--- START ---
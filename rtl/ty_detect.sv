// ty_detect: transition-type detector for one pair of adjacent link lines.
//
// The pair holds one odd line (the one odd inversion would flip, "flip") and
// one even line ("keep"). x_* is the current, not yet encoded, value and y_*
// the value now on the link (the previously encoded flit). The output ty is 1
// when inverting the odd line of this pair would lower the pair's switching
// cost, that is for
//   * Type I with only the odd line switching (cost 2 -> 0), and
//   * Type II, both lines switching in opposite directions (cost 4 -> 2).
// Cost here is one unit per line that toggles plus one unit per unit change of
// the voltage difference between the two lines (Type I: 1, Type II: 2,
// Type III and IV: 0). The set of types follows the published Ty block, whose
// exact table is not given; the cost weights are this design's choice.
// Purely combinational, no clock.
module ty_detect (
  input  logic x_flip,  // current value of the odd line of the pair
  input  logic x_keep,  // current value of the even line of the pair
  input  logic y_flip,  // value on the link of the odd line
  input  logic y_keep,  // value on the link of the even line
  output logic ty       // 1: odd inversion helps this pair
);

  logic d_flip;  // odd line would toggle if sent as is
  logic d_keep;  // even line would toggle if sent as is

  always_comb begin
    d_flip = x_flip ^ y_flip;
    d_keep = x_keep ^ y_keep;
    // Odd line toggles and either the even line is still (Type I) or the two
    // link values differ, which makes a double toggle opposite (Type II).
    ty     = d_flip & (~d_keep | (y_flip ^ y_keep));
  end

endmodule
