// tb_ty_detect: exhaustive check of the pair transition-type detector.
// For all 16 combinations of current and link values it computes the pair's
// switching cost (toggling lines plus change of the line-to-line difference)
// with and without inverting the odd line, and expects ty = 1 exactly when the
// inverted cost is lower.
module tb_ty_detect;
  logic x_flip, x_keep, y_flip, y_keep, ty;
  int checks = 0, failures = 0;

  ty_detect dut (.*);

  function automatic int pair_cost(bit a0, bit b0, bit a1, bit b1);
    int self_c, dv;
    self_c = int'(a0 != a1) + int'(b0 != b1);
    dv     = (int'(a1) - int'(b1)) - (int'(a0) - int'(b0));
    return self_c + (dv < 0 ? -dv : dv);
  endfunction

  initial begin
    #1000;
    failures++;
    $display("TB_RESULT checks=%0d failures=%0d", checks, failures);
    $finish;
  end

  initial begin
    for (int v = 0; v < 16; v++) begin
      bit exp;
      {x_flip, x_keep, y_flip, y_keep} = 4'(v);
      #1;
      exp = pair_cost(y_flip, y_keep, ~x_flip, x_keep) < pair_cost(y_flip, y_keep, x_flip, x_keep);
      checks++;
      if (ty !== exp) begin
        failures++;
        $display("FAIL x=%b%b y=%b%b ty=%b exp=%b", x_flip, x_keep, y_flip, y_keep, ty, exp);
      end
    end
    $display("TB_RESULT checks=%0d failures=%0d", checks, failures);
    $finish;
  end
endmodule
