// data_decoder: receiving side of the odd-invert link.
//
// Takes the W-bit word from the link and, when its inversion line (bit W-1)
// is high, inverts the odd data lines back; the restored (W-1)-bit body flit
// is registered, so data appears one clock after the link word, with
// out_valid following link_valid. The published scheme says the decoder "inverts the
// received flit" when the inversion bit is high; since the encoders only
// invert odd lines, only odd lines are inverted back here. Synchronous,
// active-low reset clears out_valid and out_data.
module data_decoder #(
  parameter int unsigned W = link_enc_pkg::LINK_W
) (
  input  logic         clk,
  input  logic         rst_n,
  input  logic         link_valid,  // a new word arrived on the link
  input  logic [W-1:0] link_data,   // word on the link, inversion line on top
  output logic         out_valid,
  output logic [W-2:0] out_data     // decoded body flit
);

  logic [W-2:0] restored;

  // Odd positions of the data lines are the same in the W-1 low bits.
  odd_inverter #(.W(W - 1)) u_inv (
    .d  (link_data[W-2:0]),
    .inv(link_data[W-1]),
    .q  (restored)
  );

  always_ff @(posedge clk) begin
    if (!rst_n) begin
      out_valid <= 1'b0;
      out_data  <= '0;
    end else begin
      out_valid <= link_valid;
      if (link_valid) out_data <= restored;
    end
  end

endmodule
--- END ---
Problem: Copy the listing in full, and keep every word exactly as it is.

Expected output:
filename rtl/ty_detect.sv
// ty_detect: transition-type detector for one pair of adjacent link lines.
//
// The pair holds one odd line (the one odd inversion would flip, "flip") and
// one even line ("keep"). x_* is the current, not yet encoded, value and y_*
// the value now on the link (the previously encoded flit). The output ty is 1
// when inverting the odd line of this pair would lower the pair's switching
// cost, that is for
//   * Type I with only the odd line switching (cost 2 -> 0), and
//   * Type II, both lines switching in opposite directions (cost 4 -> 2).
// Cost here is one unit per line that toggles plus one unit per unit change of
// the voltage difference between the two lines (Type I: 1, Type II: 2,
// Type III and IV: 0). The set of types follows the published Ty block, whose
// exact table is not given; the cost weights are this design's choice.
// Purely combinational, no clock.
module ty_detect (
  input  logic x_flip,  // current value of the odd line of the pair
  input  logic x_keep,  // current value of the even line of the pair
  input  logic y_flip,  // value on the link of the odd line
  input  logic y_keep,  // value on the link of the even line
  output logic ty       // 1: odd inversion helps this pair
);

  logic d_flip;  // odd line would toggle if sent as is
  logic d_keep;  // even line would toggle if sent as is

  always_comb begin
    d_flip = x_flip ^ y_flip;
    d_keep = x_keep ^ y_keep;
    // Odd line toggles and either the even line is still (Type I) or the two
    // link values differ, which makes a double toggle opposite (Type II).
    ty     = d_flip & (~d_keep | (y_flip ^ y_keep));
  end

endmodule
// tb_ty_detect: exhaustive check of the pair transition-type detector.
// For all 16 combinations of current and link values it computes the pair's
// switching cost (toggling lines plus change of the line-to-line difference)
// with and without inverting the odd line, and expects ty = 1 exactly when the
// inverted cost is lower.
module tb_ty_detect;
  logic x_flip, x_keep, y_flip, y_keep, ty;
  int checks = 0, failures = 0;

  ty_detect dut (.*);

  function automatic int pair_cost(bit a0, bit b0, bit a1, bit b1);
    int self_c, dv;
    self_c = int'(a0 != a1) + int'(b0 != b1);
    dv     = (int'(a1) - int'(b1)) - (int'(a0) - int'(b0));
    return self_c + (dv < 0 ? -dv : dv);
  endfunction

  initial begin
    #1000;
    failures++;
    $display("TB_RESULT checks=%0d failures=%0d", checks, failures);
    $finish;
  end

  initial begin
    for (int v = 0; v < 16; v++) begin
      bit exp;
      {x_flip, x_keep, y_flip, y_keep} = 4'(v);
      #1;
      exp = pair_cost(y_flip, y_keep, ~x_flip, x_keep) < pair_cost(y_flip, y_keep, x_flip, x_keep);
      checks++;
      if (ty !== exp) begin
        failures++;
        $display("FAIL x=%b%b y=%b%b ty=%b exp=%b", x_flip, x_keep, y_flip, y_keep, ty, exp);
      end
    end
    $display("TB_RESULT checks=%0d failures=%0d", checks, failures);
    $finish;
  end
endmodule
// data_decoder: receiving side of the odd-invert link.
//
// Takes the W-bit word from the link and, when its inversion line (bit W-1)
// is high, inverts the odd data lines back; the restored (W-1)-bit body flit
// is registered, so data appears one clock after the link word, with
// out_valid following link_valid. The published scheme says the decoder "inverts the
// received flit" when the inversion bit is high; since the encoders only
// invert odd lines, only odd lines are inverted back here. Synchronous,
// active-low reset clears out_valid and out_data.
module data_decoder #(
  parameter int unsigned W = link_enc_pkg::LINK_W
) (
  input  logic         clk,
  input  logic         rst_n,
  input  logic         link_valid,  // a new word arrived on the link
  input  logic [W-1:0] link_data,   // word on the link, inversion line on top
  output logic         out_valid,
  output logic [W-2:0] out_data     // decoded body flit
);

  logic [W-2:0] restored;

  // Odd positions of the data lines are the same in the W-1 low bits.
  odd_inverter #(.W(W - 1)) u_inv (
    .d  (link_data[W-2:0]),
    .inv(link_data[W-1]),
    .q  (restored)
  );

  always_ff @(posedge clk) begin
    if (!rst_n) begin
      out_valid <= 1'b0;
      out_data  <= '0;
    end else begin
      out_valid <= link_valid;
      if (link_valid) out_data <= restored;
    end
  end

endmodule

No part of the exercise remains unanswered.